Dr. Daniel Harrington, senior dean for academic affairs at the Virginia Tech Carilion School of Medicine, has been named the school’s new vice dean.
“After receiving full accreditation last year, we felt confident it was time to plan for the next era in the school’s development,” said Dr. Cynda Johnson, founding dean of the school. “Dan Harrington has been an essential part of the school’s success to date, and I wanted to involve him further in strengthening the school’s curriculum and leadership.”
In his newly named position, Harrington will work closely with Johnson, as well as the school’s associate and assistant deans, to oversee the school’s daily operations. In addition, the offices of Faculty Affairs, Admissions, Enrollment Management and Registrar, and Financial Aid will report directly to him.
Harrington’s entire career has been in academic medicine.
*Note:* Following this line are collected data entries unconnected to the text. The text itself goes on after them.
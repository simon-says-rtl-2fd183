// tb_clk_mux: all select codes and clock levels. Select 3 must pass the
// slowest clock (index 2), 1 the middle one, 2 the fastest (index 0),
// 0 a constant low.
module tb_clk_mux;
  import simon_pkg::*;
  speed_sel_e sel;
  logic [2:0] speed_clk;
  logic       clk_out, expected;
  int checks = 0, failures = 0;

  clk_mux dut (.sel, .speed_clk, .clk_out);

  initial begin
    for (int s = 0; s < 4; s++) begin
      for (int c = 0; c < 8; c++) begin
        sel = speed_sel_e'(s);
        speed_clk = 3'(c);
        case (s)
          3: expected = speed_clk[2];
          1: expected = speed_clk[1];
          2: expected = speed_clk[0];
          default: expected = 1'b0;
        endcase
        #1;
        checks++;
        if (clk_out !== expected) begin
          failures++;
          $display("sel %0d clocks %b: out %b", s, speed_clk, clk_out);
        end
      end
    end
    $display("TB_RESULT checks=%0d failures=%0d", checks, failures);
    $finish;
  end

  initial begin
    #100_000;
    failures++;
    $display("TB_RESULT checks=%0d failures=%0d", checks, failures);
    $finish;
  end
endmodule
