// counter_22bit: free-running timebase of the Simon Says FPGA.
//
// A 22-bit up-counter clocked by the 2 MHz system clock. Its taps serve
// three purposes:
//   * poll_sel    = count[16:15], steps the keypad column scan (~61 Hz/step)
//   * speed_clk   = count[21:19], square waves with periods of 2^20, 2^21
//                   and 2^22 cycles, i.e. about 0.5 s, 1 s and 2 s at 2 MHz;
//                   speed_clk[0] is the fastest, speed_clk[2] the slowest
//   * db_tick     = one-cycle pulse in the cycle in which count[13] rises
//                   (every 2^14 cycles, ~8 ms), the debouncer's sample instant
// The tap positions and width follow the original design. The original
// clocked the debouncer directly with count[13]; here that rising edge is
// turned into a clock-enable pulse so the whole design runs on one clock.
// db_tick is registered and is high exactly in the cycle in which
// count[DB_BIT] is first 1. Reset is asynchronous, active high, to zero.
module counter_22bit #(
  parameter int unsigned WIDTH     = 22,
  parameter int unsigned POLL_LSB  = 15,
  parameter int unsigned DB_BIT    = 13,
  parameter int unsigned SPEED_LSB = 19
) (
  input  logic       clk,
  input  logic       rst,
  output logic [1:0] poll_sel,
  output logic [2:0] speed_clk,
  output logic       db_tick
);

  logic [WIDTH-1:0] count;

  always_ff @(posedge clk or posedge rst) begin
    if (rst) begin
      count   <= '0;
      db_tick <= 1'b0;
    end else begin
      count   <= count + 1'b1;
      // count[DB_BIT:0] == 0111..1 now means bit DB_BIT rises on this edge
      db_tick <= (count[DB_BIT:0] == {1'b0, {DB_BIT{1'b1}}});
    end
  end

  assign poll_sel  = count[POLL_LSB+1:POLL_LSB];
  assign speed_clk = count[SPEED_LSB+2:SPEED_LSB];

endmodule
He received his medical degree from West Virginia University and was one of the country’s first physicians to complete a combined residency program in internal medicine and psychiatry. He is board certified in both specialties.
Following his residency, Harrington began his academic career at the University of Virginia School of Medicine. There he remained on the faculty until 1990, when he was asked by the university to transfer to Roanoke to help establish a psychiatry residency at Carilion Clinic. Until 2007, he also served as medical director of Carilion Behavioral Health, Carilion Medical Center’s Psychiatric Services, and Carilion Saint Albans Hospital.
In those roles, he has contributed to the careers of numerous psychiatrists.
In 2007, Harrington was named vice president for academic affairs at Carilion Clinic, where he oversaw an expansion of graduate medical education to include the establishment of numerous new residencies and fellowships.
When leaders from Virginia, Carilion Clinic, and Virginia Tech announced plans for the Virginia Tech Carilion School of Medicine that same year, Harrington was asked to help plan and execute a vision for the school by exploring the problem-based learning curriculum model. Harrington played an instrumental role in the early development of the school, where he is a tenured professor of psychiatry.
Last year, Harrington received Carilion’s Dr. Robert L.A. Keeley Award for his physician leadership and exemplary service to patients.
“It’s an honor to call Dr. Harrington a colleague and friend,” Johnson said. “In the seven years we’ve worked together, I’ve witnessed in him such a rare combination of impeccable clinical skills, unshakable leadership qualities, extraordinary mentoring skills, unwavering compassion for patients, and dedication to nurturing the next generations of doctors.”